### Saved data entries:
..........
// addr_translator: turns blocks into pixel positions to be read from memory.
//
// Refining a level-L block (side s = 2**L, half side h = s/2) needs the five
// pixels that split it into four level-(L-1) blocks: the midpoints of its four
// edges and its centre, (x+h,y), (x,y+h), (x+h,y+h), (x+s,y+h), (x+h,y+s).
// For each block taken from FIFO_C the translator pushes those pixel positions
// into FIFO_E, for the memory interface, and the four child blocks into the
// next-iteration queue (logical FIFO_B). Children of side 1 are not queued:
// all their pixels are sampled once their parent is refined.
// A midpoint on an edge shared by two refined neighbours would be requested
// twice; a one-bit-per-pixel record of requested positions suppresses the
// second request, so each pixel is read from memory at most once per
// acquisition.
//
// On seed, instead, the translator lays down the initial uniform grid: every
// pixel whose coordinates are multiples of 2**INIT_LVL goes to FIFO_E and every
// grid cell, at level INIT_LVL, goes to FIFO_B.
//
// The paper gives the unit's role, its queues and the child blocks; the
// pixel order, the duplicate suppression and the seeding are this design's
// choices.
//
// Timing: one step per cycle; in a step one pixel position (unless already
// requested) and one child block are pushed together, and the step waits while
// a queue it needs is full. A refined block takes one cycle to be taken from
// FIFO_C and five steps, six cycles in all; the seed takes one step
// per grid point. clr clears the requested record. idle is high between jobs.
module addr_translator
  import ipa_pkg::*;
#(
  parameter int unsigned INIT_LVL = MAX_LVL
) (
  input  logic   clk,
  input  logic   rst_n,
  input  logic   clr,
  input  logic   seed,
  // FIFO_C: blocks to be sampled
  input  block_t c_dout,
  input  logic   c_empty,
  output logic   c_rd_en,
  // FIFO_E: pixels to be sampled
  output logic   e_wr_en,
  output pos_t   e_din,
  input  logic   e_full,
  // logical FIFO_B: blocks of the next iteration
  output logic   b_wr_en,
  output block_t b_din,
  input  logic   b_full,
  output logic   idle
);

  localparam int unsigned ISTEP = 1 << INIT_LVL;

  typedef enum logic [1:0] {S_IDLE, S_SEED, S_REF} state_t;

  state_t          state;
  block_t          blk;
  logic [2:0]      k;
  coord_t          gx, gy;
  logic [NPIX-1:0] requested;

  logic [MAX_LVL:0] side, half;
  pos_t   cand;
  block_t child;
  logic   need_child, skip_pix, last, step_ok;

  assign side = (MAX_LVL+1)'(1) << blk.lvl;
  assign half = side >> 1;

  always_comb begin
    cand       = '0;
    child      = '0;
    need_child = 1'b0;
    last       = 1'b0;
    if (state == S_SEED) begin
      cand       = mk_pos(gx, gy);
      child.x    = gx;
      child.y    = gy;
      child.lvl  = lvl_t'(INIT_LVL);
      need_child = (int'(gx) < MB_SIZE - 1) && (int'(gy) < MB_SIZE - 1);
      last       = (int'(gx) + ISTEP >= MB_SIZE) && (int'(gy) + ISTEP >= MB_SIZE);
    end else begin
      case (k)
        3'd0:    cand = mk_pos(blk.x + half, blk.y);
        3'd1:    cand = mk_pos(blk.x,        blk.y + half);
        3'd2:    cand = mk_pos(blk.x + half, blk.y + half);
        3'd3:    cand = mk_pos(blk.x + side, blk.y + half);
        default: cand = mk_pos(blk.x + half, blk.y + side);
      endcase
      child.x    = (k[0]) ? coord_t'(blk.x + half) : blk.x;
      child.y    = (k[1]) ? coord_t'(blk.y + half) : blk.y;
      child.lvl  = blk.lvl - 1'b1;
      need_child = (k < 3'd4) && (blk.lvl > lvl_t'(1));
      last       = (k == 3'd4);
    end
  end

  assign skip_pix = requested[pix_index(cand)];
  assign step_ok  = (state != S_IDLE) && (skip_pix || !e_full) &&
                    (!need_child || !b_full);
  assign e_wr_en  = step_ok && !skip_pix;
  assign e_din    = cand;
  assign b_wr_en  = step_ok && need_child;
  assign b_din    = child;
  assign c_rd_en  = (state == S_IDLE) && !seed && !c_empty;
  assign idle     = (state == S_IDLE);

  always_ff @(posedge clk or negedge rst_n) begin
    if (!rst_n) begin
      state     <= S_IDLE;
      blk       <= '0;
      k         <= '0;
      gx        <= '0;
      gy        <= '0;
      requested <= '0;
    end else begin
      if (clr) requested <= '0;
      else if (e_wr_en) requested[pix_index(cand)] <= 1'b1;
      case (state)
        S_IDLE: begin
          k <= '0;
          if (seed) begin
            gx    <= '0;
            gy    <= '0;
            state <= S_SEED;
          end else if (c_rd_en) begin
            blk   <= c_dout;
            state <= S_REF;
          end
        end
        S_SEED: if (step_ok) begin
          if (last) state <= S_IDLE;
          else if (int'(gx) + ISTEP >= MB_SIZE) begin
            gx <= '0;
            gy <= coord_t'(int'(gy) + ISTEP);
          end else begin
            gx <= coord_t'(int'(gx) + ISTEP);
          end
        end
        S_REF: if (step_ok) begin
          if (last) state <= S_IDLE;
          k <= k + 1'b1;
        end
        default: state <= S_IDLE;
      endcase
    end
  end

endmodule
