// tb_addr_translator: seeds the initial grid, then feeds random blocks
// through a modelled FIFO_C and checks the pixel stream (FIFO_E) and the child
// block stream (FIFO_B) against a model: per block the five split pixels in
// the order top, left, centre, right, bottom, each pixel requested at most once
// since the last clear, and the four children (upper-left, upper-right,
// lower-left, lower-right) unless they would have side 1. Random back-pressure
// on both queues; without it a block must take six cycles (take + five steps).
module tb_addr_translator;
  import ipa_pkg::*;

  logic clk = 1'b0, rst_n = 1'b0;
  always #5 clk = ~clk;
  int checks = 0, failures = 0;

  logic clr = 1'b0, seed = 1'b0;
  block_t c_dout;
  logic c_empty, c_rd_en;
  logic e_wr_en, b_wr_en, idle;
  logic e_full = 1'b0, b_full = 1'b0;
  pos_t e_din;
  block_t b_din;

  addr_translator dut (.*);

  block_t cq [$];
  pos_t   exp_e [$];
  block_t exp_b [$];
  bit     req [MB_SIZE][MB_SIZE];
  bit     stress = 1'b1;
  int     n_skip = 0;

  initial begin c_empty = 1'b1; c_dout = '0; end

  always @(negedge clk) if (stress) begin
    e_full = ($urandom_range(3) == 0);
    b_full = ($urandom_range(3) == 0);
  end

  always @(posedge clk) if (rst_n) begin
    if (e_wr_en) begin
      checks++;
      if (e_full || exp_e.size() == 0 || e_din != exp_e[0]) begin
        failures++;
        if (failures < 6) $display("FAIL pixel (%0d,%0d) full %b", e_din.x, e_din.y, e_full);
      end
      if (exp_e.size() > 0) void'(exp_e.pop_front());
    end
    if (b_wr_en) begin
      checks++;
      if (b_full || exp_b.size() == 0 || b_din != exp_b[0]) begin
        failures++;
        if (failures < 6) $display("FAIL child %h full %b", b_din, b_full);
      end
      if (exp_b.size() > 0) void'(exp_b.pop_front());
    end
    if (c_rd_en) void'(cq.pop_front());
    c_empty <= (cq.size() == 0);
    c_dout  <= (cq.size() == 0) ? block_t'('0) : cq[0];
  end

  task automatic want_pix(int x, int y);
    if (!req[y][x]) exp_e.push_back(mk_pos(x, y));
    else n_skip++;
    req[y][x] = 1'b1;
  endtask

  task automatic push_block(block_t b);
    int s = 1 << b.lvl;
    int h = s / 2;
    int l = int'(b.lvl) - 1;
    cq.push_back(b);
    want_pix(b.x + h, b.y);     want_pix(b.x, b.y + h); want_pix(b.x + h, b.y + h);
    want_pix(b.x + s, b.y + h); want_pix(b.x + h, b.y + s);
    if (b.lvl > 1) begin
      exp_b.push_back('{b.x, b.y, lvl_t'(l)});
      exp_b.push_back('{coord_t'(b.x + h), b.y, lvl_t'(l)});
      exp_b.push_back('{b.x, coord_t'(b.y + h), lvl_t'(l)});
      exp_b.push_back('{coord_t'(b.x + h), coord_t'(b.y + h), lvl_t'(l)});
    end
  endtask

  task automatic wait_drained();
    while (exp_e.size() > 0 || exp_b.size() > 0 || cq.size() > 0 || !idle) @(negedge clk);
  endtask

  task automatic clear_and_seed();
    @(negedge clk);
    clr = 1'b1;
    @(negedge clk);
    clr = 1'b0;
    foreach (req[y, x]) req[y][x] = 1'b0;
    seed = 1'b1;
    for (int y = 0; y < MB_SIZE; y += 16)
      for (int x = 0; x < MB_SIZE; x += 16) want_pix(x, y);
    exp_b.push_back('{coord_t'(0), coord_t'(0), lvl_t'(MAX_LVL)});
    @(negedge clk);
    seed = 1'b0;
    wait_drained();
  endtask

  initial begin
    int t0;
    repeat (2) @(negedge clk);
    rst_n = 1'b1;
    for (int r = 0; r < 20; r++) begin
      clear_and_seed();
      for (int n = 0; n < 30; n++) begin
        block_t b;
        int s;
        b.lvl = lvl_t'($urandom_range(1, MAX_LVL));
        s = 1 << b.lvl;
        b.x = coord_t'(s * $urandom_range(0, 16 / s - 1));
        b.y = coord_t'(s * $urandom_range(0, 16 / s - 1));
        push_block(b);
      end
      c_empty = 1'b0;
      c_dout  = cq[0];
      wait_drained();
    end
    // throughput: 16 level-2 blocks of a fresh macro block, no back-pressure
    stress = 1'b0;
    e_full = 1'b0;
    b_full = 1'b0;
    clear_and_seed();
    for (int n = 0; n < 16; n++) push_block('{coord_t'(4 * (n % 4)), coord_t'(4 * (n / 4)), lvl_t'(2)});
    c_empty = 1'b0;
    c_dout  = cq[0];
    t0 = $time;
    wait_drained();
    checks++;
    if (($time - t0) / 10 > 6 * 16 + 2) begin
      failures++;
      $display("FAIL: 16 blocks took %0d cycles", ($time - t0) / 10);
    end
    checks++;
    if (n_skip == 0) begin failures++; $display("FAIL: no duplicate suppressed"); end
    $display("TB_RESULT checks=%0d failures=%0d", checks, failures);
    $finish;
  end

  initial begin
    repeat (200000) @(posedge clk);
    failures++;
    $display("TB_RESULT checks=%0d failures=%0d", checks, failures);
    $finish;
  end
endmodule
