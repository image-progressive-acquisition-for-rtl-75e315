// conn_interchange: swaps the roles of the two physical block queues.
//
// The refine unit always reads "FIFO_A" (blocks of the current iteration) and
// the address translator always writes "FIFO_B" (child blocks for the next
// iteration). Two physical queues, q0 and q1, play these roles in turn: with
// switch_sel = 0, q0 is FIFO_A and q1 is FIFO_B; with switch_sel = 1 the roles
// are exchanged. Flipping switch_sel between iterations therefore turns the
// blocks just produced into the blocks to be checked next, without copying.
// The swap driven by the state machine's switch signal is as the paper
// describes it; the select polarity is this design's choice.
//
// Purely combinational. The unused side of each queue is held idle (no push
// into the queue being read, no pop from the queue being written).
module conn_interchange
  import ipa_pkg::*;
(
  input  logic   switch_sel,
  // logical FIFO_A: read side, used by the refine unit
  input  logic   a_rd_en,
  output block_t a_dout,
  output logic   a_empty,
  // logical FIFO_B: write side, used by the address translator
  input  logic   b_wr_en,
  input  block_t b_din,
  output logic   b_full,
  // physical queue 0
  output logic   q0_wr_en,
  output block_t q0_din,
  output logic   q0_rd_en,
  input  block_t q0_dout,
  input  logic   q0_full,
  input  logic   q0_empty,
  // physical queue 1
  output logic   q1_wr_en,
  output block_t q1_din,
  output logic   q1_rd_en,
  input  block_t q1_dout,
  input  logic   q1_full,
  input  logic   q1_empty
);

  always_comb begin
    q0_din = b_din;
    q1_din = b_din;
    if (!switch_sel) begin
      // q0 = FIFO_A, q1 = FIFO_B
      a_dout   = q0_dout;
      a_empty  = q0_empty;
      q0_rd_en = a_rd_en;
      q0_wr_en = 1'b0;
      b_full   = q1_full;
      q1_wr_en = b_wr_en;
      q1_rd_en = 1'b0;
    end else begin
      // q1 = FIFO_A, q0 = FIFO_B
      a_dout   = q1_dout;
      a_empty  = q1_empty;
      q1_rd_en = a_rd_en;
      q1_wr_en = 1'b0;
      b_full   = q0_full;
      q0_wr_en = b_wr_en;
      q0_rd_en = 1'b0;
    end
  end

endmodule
..........
### EXERCISE AIM:
The lines running from the start of the data through the one that contains "blocks into the" should be reproduced exactly, and only those.

### ANSWER TO THE EXERCISE:
// addr_translator: turns blocks into pixel positions to be read from memory.
//
// Refining a level-L block (side s = 2**L, half side h = s/2) needs the five
// pixels that split it into four level-(L-1) blocks: the midpoints of its four
// edges and its centre, (x+h,y), (x,y+h), (x+h,y+h), (x+s,y+h), (x+h,y+s).
// For each block taken from FIFO_C the translator pushes those pixel positions
// into FIFO_E, for the memory interface, and the four child blocks into the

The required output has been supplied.